Question 1179726
Let's solve both parts of this problem:

**Part 1: Weight Distribution of Adults with Physical Inabilities**

* Mean (μ) = 72
* Standard deviation (σ) = 8
* Distribution: Normal

**(a) Includes 95 percent of the observed values:**

* For a 95% confidence interval in a normal distribution, we use a z-score of approximately 1.96.
* Margin of error (E) = z * σ = 1.96 * 8 = 15.68
* Interval: μ ± E = 72 ± 15.68
* Lower bound: 72 - 15.68 = 56.32
* Upper bound: 72 + 15.68 = 87.68
* Interval: (56.32, 87.68)

**(b) Includes almost all observed values (min-max):**

* "Almost all" typically refers to about 99.7% of the data, which corresponds to 3 standard deviations from the mean.
* Margin of error (E) = 3 * σ = 3 * 8 = 24
* Interval: μ ± E = 72 ± 24
* Lower bound: 72 - 24 = 48
* Upper bound: 72 + 24 = 96
* Interval: (48, 96)

**(c) Includes 50 percent of the observed values:**

* For 50% of the data, we're looking for the interquartile range (IQR).
* The IQR is the range between the 25th and 75th percentiles.
* For a normal distribution, the z-scores corresponding to the 25th and 75th percentiles are approximately ±0.6745.
* Margin of error (E) = 0.6745 * 8 ≈ 5.396
* Interval: 72 ± 5.396
* Lower bound: 72 - 5.396 = 66.604
* Upper bound: 72 + 5.396 = 77.396
* Interval: (66.604, 77.396)

**Part 2: Tongue Flicks of Juvenile Lizards**

* Data: 425, 510, 629, 236, 654, 200, 710, 276, 633, 501, 811, 332, 424, 674, 676, 662, 694
* Sample size (n) = 17
* Population standard deviation (σ) = 190
* Confidence level = 90%

**(i) Find a 90% confidence interval:**

1.  **Calculate the Sample Mean (x̄):**
    * x̄ = (425 + 510 + 629 + 236 + 654 + 200 + 710 + 276 + 633 + 501 + 811 + 332 + 424 + 674 + 676 + 662 + 694) / 17
    * x̄ = 8741 / 17 ≈ 514.18

2.  **Find the Critical Z-Value:**
    * For a 90% confidence level, α = 1 - 0.90 = 0.10.
    * α/2 = 0.05.
    * The z-value corresponding to 0.95 (1 - 0.05) is approximately 1.645.

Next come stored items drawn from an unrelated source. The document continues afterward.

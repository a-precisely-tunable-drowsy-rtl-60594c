// drowsy_bits: the drowsy bit of every data line of a cache, with the
// word-line gate that keeps a drowsy line from being read.
//
// Bit i is 1 while line i sits at the low, state-preserving voltage and 0
// while it is awake at the full voltage. A wake order (wake_valid/wake_id)
// clears the bit and a sleep order (sleep_valid/sleep_id) sets it, at the
// next clock edge; each transition takes that one cycle. If both name the
// same line in one cycle the wake wins. For the WAYS lines of one set
// (query_set) the module reports which are drowsy and passes the data read
// from the array only for awake lines (the rest read as zero), which is what
// the word-line gate does: a drowsy line must be raised to full voltage
// before its contents reach the sense amplifiers. At reset every line is
// drowsy. The bits and the gate are from the document; the zeroing of gated
// data, the reset state and the set-wise query port are this design's. The
// voltage switching itself is analog and is not modelled here.
module drowsy_bits #(
  parameter int unsigned LINES  = 1024,
  parameter int unsigned WAYS   = 4,
  parameter int unsigned DATA_W = 256,
  localparam int unsigned ID_W  = $clog2(LINES),
  localparam int unsigned SETS  = LINES / WAYS,
  localparam int unsigned SET_W = (SETS > 1) ? $clog2(SETS) : 1
) (
  input  logic                        clk,
  input  logic                        rst_n,
  input  logic                        wake_valid,
  input  logic [ID_W-1:0]             wake_id,
  input  logic                        sleep_valid,
  input  logic [ID_W-1:0]             sleep_id,
  input  logic [SET_W-1:0]            query_set,
  input  logic [WAYS-1:0][DATA_W-1:0] array_rdata,
  output logic [WAYS-1:0]             set_drowsy,
  output logic [WAYS-1:0][DATA_W-1:0] gated_rdata);

  logic [LINES-1:0] drowsy_q;

  always_ff @(posedge clk or negedge rst_n) begin
    if (!rst_n) begin
      drowsy_q <= '1;
    end else begin
      if (sleep_valid) drowsy_q[sleep_id] <= 1'b1;
      if (wake_valid)  drowsy_q[wake_id]  <= 1'b0;
    end
  end

  always_comb begin
    for (int w = 0; w < WAYS; w++) begin
      set_drowsy[w]  = drowsy_q[ID_W'(query_set) * ID_W'(WAYS) + ID_W'(w)];
      gated_rdata[w] = set_drowsy[w] ? '0 : array_rdata[w];
    end
  end

endmodule
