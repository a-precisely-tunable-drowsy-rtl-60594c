// tb_drowsy_bits: self-checking test of the drowsy bit array and its
// word-line gate.
//
// After reset every line must be drowsy and every read gated to zero. Random
// wake and sleep orders (sometimes for the same line in one cycle, where the
// wake wins) are applied while a reference bit vector is kept in the
// testbench; every cycle the drowsy flags and the gated data of a random set
// are compared with it. Each order must take effect at the next clock edge.
module tb_drowsy_bits;

  localparam int LINES = 64;
  localparam int WAYS = 4;
  localparam int DW = 16;
  localparam int ID_W = 6;
  localparam int SETS = LINES / WAYS;

  logic clk = 1'b0;
  logic rst_n = 1'b0;
  always #50 clk = ~clk;  // long enough for a full compare() between edges

  int checks = 0;
  int failures = 0;

  logic                    wake_valid, sleep_valid;
  logic [ID_W-1:0]         wake_id, sleep_id;
  logic [3:0]              query_set;
  logic [WAYS-1:0][DW-1:0] array_rdata, gated;
  logic [WAYS-1:0]         set_drowsy;
  logic [LINES-1:0]        model;

  drowsy_bits #(.LINES(LINES), .WAYS(WAYS), .DATA_W(DW)) dut (
    .clk(clk), .rst_n(rst_n),
    .wake_valid(wake_valid), .wake_id(wake_id),
    .sleep_valid(sleep_valid), .sleep_id(sleep_id),
    .query_set(query_set), .array_rdata(array_rdata),
    .set_drowsy(set_drowsy), .gated_rdata(gated));

  initial begin
    repeat (100000) @(posedge clk);
    failures++;
    $display("FAIL: watchdog");
    $display("TB_RESULT checks=%0d failures=%0d", checks, failures);
    $finish;
  end

  task automatic compare();
    for (int s = 0; s < SETS; s++) begin
      query_set = 4'(s);
      for (int w = 0; w < WAYS; w++) array_rdata[w] = DW'($urandom) | 16'h0001;
      #1;
      for (int w = 0; w < WAYS; w++) begin
        checks++;
        if (set_drowsy[w] != model[s * WAYS + w] ||
            gated[w] != (model[s * WAYS + w] ? '0 : array_rdata[w])) begin
          failures++;
          $display("FAIL: line %0d drowsy=%0b expected %0b", s * WAYS + w, set_drowsy[w], model[s * WAYS + w]);
        end
      end
    end
  endtask

  initial begin
    wake_valid = 1'b0; sleep_valid = 1'b0; wake_id = '0; sleep_id = '0;
    query_set = '0; array_rdata = '0;
    repeat (2) @(negedge clk);
    rst_n = 1'b1;
    model = '1;
    compare();
    for (int k = 0; k < 1500; k++) begin
      @(negedge clk);
      wake_valid  = ($urandom_range(0, 2) != 0);
      sleep_valid = ($urandom_range(0, 2) != 0);
      wake_id  = ID_W'($urandom_range(0, LINES - 1));
      sleep_id = ($urandom_range(0, 7) == 0) ? wake_id : ID_W'($urandom_range(0, LINES - 1));
      // Orders must not act before the clock edge
      compare();
      @(posedge clk);
      if (sleep_valid) model[sleep_id] = 1'b1;
      if (wake_valid)  model[wake_id]  = 1'b0;
      #1;
      wake_valid = 1'b0;
      sleep_valid = 1'b0;
      compare();
    end
    $display("TB_RESULT checks=%0d failures=%0d", checks, failures);
    $finish;
  end

endmodule
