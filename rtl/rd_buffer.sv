// rd_buffer: the reuse-distance (RD) structure that decides which cache
// lines go drowsy.
//
// It holds the IDs of the N most recently used lines of a cache, one entry
// per line, each with an LRU age counter of log2(N) bits. Every cache access
// presents the accessed line's ID (access_valid/access_id); the IDs of all
// entries are compared with it:
//   * found in entry h ("hit", the line is awake): entries younger than h
//     age by one and h's counter is reset to 0;
//   * not found (a "drowsy miss", the line was drowsy): every counter
//     advances by one modulo N, so the oldest entry (age N-1) wraps to 0 and
//     becomes the newest. Its ID is overwritten by the accessed line's and,
//     if the entry held a line, that line is ordered to sleep on
//     sleep_valid/sleep_id.
// The buffer never wakes a line: the cache wakes the line it accesses. The
// ages are always a permutation of 0..N-1; at reset every entry is empty and
// entry 0 is the oldest, so the buffer fills from entry 0 upward and evicts
// nothing until all N entries are in use.
//
// Timing: hit, sleep_valid and sleep_id are combinational from access_id and
// the current contents, valid in the access cycle; the entries update at the
// clock edge that ends it. The state is updated on accesses only, not every
// cycle.
//
// From the document: the ID buffer, one log2(N)-bit LRU counter per entry,
// evicting the LRU entry into drowsiness only once the buffer is full, and
// the 8-entry, 10-bit-ID example (104 bits). The exact counter update rules,
// the reset state and the per-entry valid bits are this design's.
module rd_buffer
  import drowsy_pkg::*;
#(
  parameter int unsigned N    = 8,   // reuse distance: lines kept awake
  parameter int unsigned ID_W = 10,  // line ID width (1024 lines)
  localparam int unsigned AGE_W = age_width(N)
) (
  input  logic                  clk,
  input  logic                  rst_n,
  input  logic                  access_valid,
  input  logic [ID_W-1:0]       access_id,
  output logic                  hit,
  output logic                  sleep_valid,
  output logic [ID_W-1:0]       sleep_id,
  // Contents, for observation
  output logic [N-1:0]            entry_valid,
  output logic [N-1:0][ID_W-1:0]  entry_id,
  output logic [N-1:0][AGE_W-1:0] entry_age
);

  localparam logic [AGE_W-1:0] OLDEST = AGE_W'(N - 1);

  logic [N-1:0]            valid_q;
  logic [N-1:0][ID_W-1:0]  id_q;
  logic [N-1:0][AGE_W-1:0] age_q;

  logic [N-1:0]    match;
  logic [AGE_W-1:0] hit_age;
  logic [N-1:0]    is_oldest;

  always_comb begin
    hit_age   = '0;
    sleep_id  = '0;
    sleep_valid = 1'b0;
    for (int i = 0; i < N; i++) begin
      match[i]     = valid_q[i] && (id_q[i] == access_id);
      is_oldest[i] = (age_q[i] == OLDEST);
      if (match[i]) hit_age = age_q[i];
    end
    hit = |match;
    for (int i = 0; i < N; i++) begin
      if (access_valid && !hit && is_oldest[i] && valid_q[i]) begin
        sleep_valid = 1'b1;
        sleep_id    = id_q[i];
      end
    end
  end

  always_ff @(posedge clk or negedge rst_n) begin
    if (!rst_n) begin
      valid_q <= '0;
      id_q    <= '0;
      for (int i = 0; i < N; i++) age_q[i] <= AGE_W'(N - 1 - i);
    end else if (access_valid) begin
      for (int i = 0; i < N; i++) begin
        if (hit) begin
          if (match[i])               age_q[i] <= '0;
          else if (age_q[i] < hit_age) age_q[i] <= age_q[i] + 1'b1;
        end else begin
          if (is_oldest[i]) begin
            age_q[i]   <= '0;
            id_q[i]    <= access_id;
            valid_q[i] <= 1'b1;
          end else begin
            age_q[i] <= age_q[i] + 1'b1;
          end
        end
      end
    end
  end

  assign entry_valid = valid_q;
  assign entry_id    = id_q;
  assign entry_age   = age_q;

  // The ages must stay a permutation of 0..N-1: exactly one entry per age.
  logic [N-1:0] age_seen;
  always_comb begin
    age_seen = '0;
    for (int i = 0; i < N; i++) begin
      if (int'(age_q[i]) < N) age_seen[age_q[i]] = 1'b1;
    end
  end

  a_ages_permutation: assert property (@(posedge clk) disable iff (!rst_n) &age_seen)
    else $error("rd_buffer: LRU ages are not a permutation");
  a_one_match: assert property (@(posedge clk) disable iff (!rst_n) $onehot0(match))
    else $error("rd_buffer: line ID held twice");

endmodule
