// tb_rd_buffer: self-checking test of the reuse-distance buffer.
//
// Part 1 rebuilds the eight-entry example state (IDs 124, 11, 325, 804, 806,
// 125, 803, 805 in entries 0..7 with LRU ages 3, 4, 7, 0, 2, 6, 5, 1): eight
// drowsy misses fill the entries in order, then eight hits re-order them.
// The ages are checked against that table, then one more drowsy miss must
// put line 325 (age 7) to sleep, give its entry the new ID and advance every
// age by one modulo 8.
// Part 2 drives random line IDs from a small pool into buffers of 8, 5 and
// 1 entries and compares hit, sleep_valid and sleep_id in every access with
// a reference list of the most recently used IDs kept in the testbench.
module tb_rd_buffer;

  localparam int ID_W = 10;

  logic clk = 1'b0;
  logic rst_n = 1'b0;
  always #5 clk = ~clk;

  int checks = 0;
  int failures = 0;

  task automatic check(input bit ok, input string what);
    checks++;
    if (!ok) begin
      failures++;
      if (failures <= 20) $display("FAIL: %s", what);
    end
  endtask

  // Three buffers, N = 8, 5 and 1, driven with the same access stream
  logic            acc_valid;
  logic [ID_W-1:0] acc_id;

  logic            hit8, sv8;
  logic [ID_W-1:0] sid8;
  logic [7:0]           ev8;
  logic [7:0][ID_W-1:0] eid8;
  logic [7:0][2:0]      eage8;

  logic            hit5, sv5;
  logic [ID_W-1:0] sid5;
  logic            hit1, sv1;
  logic [ID_W-1:0] sid1;

  rd_buffer #(.N(8), .ID_W(ID_W)) dut8 (
    .clk(clk), .rst_n(rst_n), .access_valid(acc_valid), .access_id(acc_id),
    .hit(hit8), .sleep_valid(sv8), .sleep_id(sid8),
    .entry_valid(ev8), .entry_id(eid8), .entry_age(eage8));

  rd_buffer #(.N(5), .ID_W(ID_W)) dut5 (
    .clk(clk), .rst_n(rst_n), .access_valid(acc_valid), .access_id(acc_id),
    .hit(hit5), .sleep_valid(sv5), .sleep_id(sid5),
    .entry_valid(), .entry_id(), .entry_age());

  rd_buffer #(.N(1), .ID_W(ID_W)) dut1 (
    .clk(clk), .rst_n(rst_n), .access_valid(acc_valid), .access_id(acc_id),
    .hit(hit1), .sleep_valid(sv1), .sleep_id(sid1),
    .entry_valid(), .entry_id(), .entry_age());

  // Reference: most recently used first
  int unsigned ref8[$], ref5[$], ref1[$];

  task automatic ref_step(ref int unsigned q[$], input int n, input int unsigned id,
                          output bit r_hit, output bit r_sleep, output int unsigned r_sid);
    int idx[$];
    idx = q.find_first_index(x) with (x == id);
    r_hit = (idx.size() != 0);
    r_sleep = 1'b0;
    r_sid = 0;
    if (r_hit) begin
      q.delete(idx[0]);
    end else if (q.size() == n) begin
      r_sleep = 1'b1;
      r_sid = q[n-1];
      q.delete(n-1);
    end
    q.push_front(id);
  endtask

  // One access; the outputs are compared in the access cycle
  task automatic access(input int unsigned id, input bit compare_ref);
    bit h, s;
    int unsigned sid;
    acc_valid = 1'b1;
    acc_id = ID_W'(id);
    #1;
    if (compare_ref) begin
      ref_step(ref8, 8, id, h, s, sid);
      check(hit8 == h && sv8 == s && (!s || sid8 == ID_W'(sid)),
            $sformatf("N=8 id=%0d hit=%0b/%0b sleep=%0b/%0b sid=%0d/%0d", id, hit8, h, sv8, s, sid8, sid));
      ref_step(ref5, 5, id, h, s, sid);
      check(hit5 == h && sv5 == s && (!s || sid5 == ID_W'(sid)),
            $sformatf("N=5 id=%0d hit=%0b/%0b sleep=%0b/%0b", id, hit5, h, sv5, s));
      ref_step(ref1, 1, id, h, s, sid);
      check(hit1 == h && sv1 == s && (!s || sid1 == ID_W'(sid)),
            $sformatf("N=1 id=%0d hit=%0b/%0b sleep=%0b/%0b", id, hit1, h, sv1, s));
    end
    @(posedge clk);
    #1;
    acc_valid = 1'b0;
  endtask

  // Watchdog
  initial begin
    repeat (200000) @(posedge clk);
    failures++;
    $display("FAIL: watchdog");
    $display("TB_RESULT checks=%0d failures=%0d", checks, failures);
    $finish;
  end

  localparam int unsigned FIG_ID[8]  = '{124, 11, 325, 804, 806, 125, 803, 805};
  localparam int unsigned FIG_AGE[8] = '{3, 4, 7, 0, 2, 6, 5, 1};

  initial begin
    acc_valid = 1'b0;
    acc_id = '0;
    repeat (2) @(posedge clk);
    #1 rst_n = 1'b1;
    @(posedge clk);
    #1;

    // ---- Part 1: the eight-entry example
    check(ev8 == 8'h00, "buffer empty after reset");
    for (int i = 0; i < 8; i++) begin
      acc_valid = 1'b1;
      acc_id = ID_W'(FIG_ID[i]);
      #1;
      check(!hit8 && !sv8, $sformatf("fill %0d: no hit and nothing put to sleep", i));
      @(posedge clk);
      #1;
    end
    acc_valid = 1'b0;
    check(ev8 == 8'hFF, "buffer full after eight new lines");
    // Touch the lines from the oldest (age 7) to the newest (age 0)
    for (int a = 7; a >= 0; a--) begin
      for (int i = 0; i < 8; i++) begin
        if (FIG_AGE[i] == a) begin
          acc_valid = 1'b1;
          acc_id = ID_W'(FIG_ID[i]);
          #1;
          check(hit8 && !sv8, $sformatf("re-access of %0d hits", FIG_ID[i]));
          @(posedge clk);
          #1;
        end
      end
    end
    acc_valid = 1'b0;
    for (int i = 0; i < 8; i++) begin
      check(eid8[i] == ID_W'(FIG_ID[i]), $sformatf("entry %0d ID %0d", i, eid8[i]));
      check(eage8[i] == 3'(FIG_AGE[i]), $sformatf("entry %0d age %0d expected %0d", i, eage8[i], FIG_AGE[i]));
    end
    // A drowsy miss: line 325 (entry 2, age 7) goes to sleep
    acc_valid = 1'b1;
    acc_id = ID_W'(900);
    #1;
    check(!hit8 && sv8 && sid8 == ID_W'(325), "drowsy miss puts line 325 to sleep");
    @(posedge clk);
    #1;
    acc_valid = 1'b0;
    check(eid8[2] == ID_W'(900), "new line takes entry 2");
    for (int i = 0; i < 8; i++)
      check(eage8[i] == 3'((FIG_AGE[i] + 1) % 8), $sformatf("entry %0d age advanced", i));
    // A hit on the entry of age 3 (line 124): younger entries age, it becomes 0
    acc_valid = 1'b1;
    acc_id = ID_W'(124);
    #1;
    check(hit8 && !sv8, "hit on line 124");
    @(posedge clk);
    #1;
    acc_valid = 1'b0;
    begin
      int unsigned exp_age[8] = '{0, 5, 1, 2, 4, 7, 6, 3};
      for (int i = 0; i < 8; i++)
        check(eage8[i] == 3'(exp_age[i]), $sformatf("after hit: entry %0d age %0d exp %0d", i, eage8[i], exp_age[i]));
    end

    // ---- Part 2: random stream against the reference
    rst_n = 1'b0;
    @(posedge clk);
    #1 rst_n = 1'b1;
    ref8.delete();
    ref5.delete();
    ref1.delete();
    for (int k = 0; k < 3000; k++) begin
      // Mostly a small working set, sometimes far lines
      int unsigned id;
      id = ($urandom_range(0, 3) == 0) ? $urandom_range(0, 1023) : $urandom_range(0, 11);
      access(id, 1'b1);
    end

    $display("TB_RESULT checks=%0d failures=%0d", checks, failures);
    $finish;
  end

endmodule
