// sram_sp: single-port synchronous RAM with a byte write mask.
//
// One access per cycle: when en is high the word at addr is read and, for
// every byte whose wstrb bit is set, written with wdata. The read data
// appears on rdata in the next cycle and holds until the next enabled
// access; a read in the same cycle as a write returns the old contents
// (read-before-write). The cache uses it for its tag and data arrays, one
// instance per way. The document gives the sizes of the cache arrays only;
// the port style, the read timing and the byte mask are this design's.
// Contents are not reset.
module sram_sp #(
  parameter int unsigned DEPTH = 256,
  parameter int unsigned WIDTH = 256,
  localparam int unsigned AW = (DEPTH > 1) ? $clog2(DEPTH) : 1,
  localparam int unsigned BW = (WIDTH + 7) / 8
) (
  input  logic             clk,
  input  logic             en,
  input  logic [AW-1:0]    addr,
  input  logic [BW-1:0]    wstrb,
  input  logic [WIDTH-1:0] wdata,
  output logic [WIDTH-1:0] rdata
);

  // Storage is padded to whole bytes; the pad bits are never read out.
  logic [8*BW-1:0] mem [DEPTH];
  logic [8*BW-1:0] wdata_pad;
  logic [8*BW-1:0] rdata_pad;

  assign wdata_pad = (8 * BW)'(wdata);
  assign rdata     = rdata_pad[WIDTH-1:0];

  always_ff @(posedge clk) begin
    if (en) begin
      rdata_pad <= mem[addr];
      for (int b = 0; b < BW; b++) begin
        if (wstrb[b]) mem[addr][8*b +: 8] <= wdata_pad[8*b +: 8];
      end
    end
  end

endmodule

3.  **Calculate the Margin of Error (E):**
    * E = z * (σ / √n)
    * E = 1.645 * (190 / √17)
    * E ≈ 1.645 * (190 / 4.123)
    * E ≈ 75.71

4.  **Construct the Confidence Interval:**
    * Lower Bound = x̄ - E = 514.18 - 75.71 ≈ 438.47
    * Upper Bound = x̄ + E = 514.18 + 75.71 ≈ 589.89
    * Confidence Interval: (438.47, 589.89)

**(ii) Interpret the answer:**

* We are 90% confident that the true mean number of tongue flicks per 20 minutes for all juvenile common lizards exposed to viper snake chemical cues is between 438.47 and 589.89.
* This means that if we were to repeat this experiment many times and calculate a 90% confidence interval each time, approximately 90% of those intervals would contain the true population mean number of tongue flicks.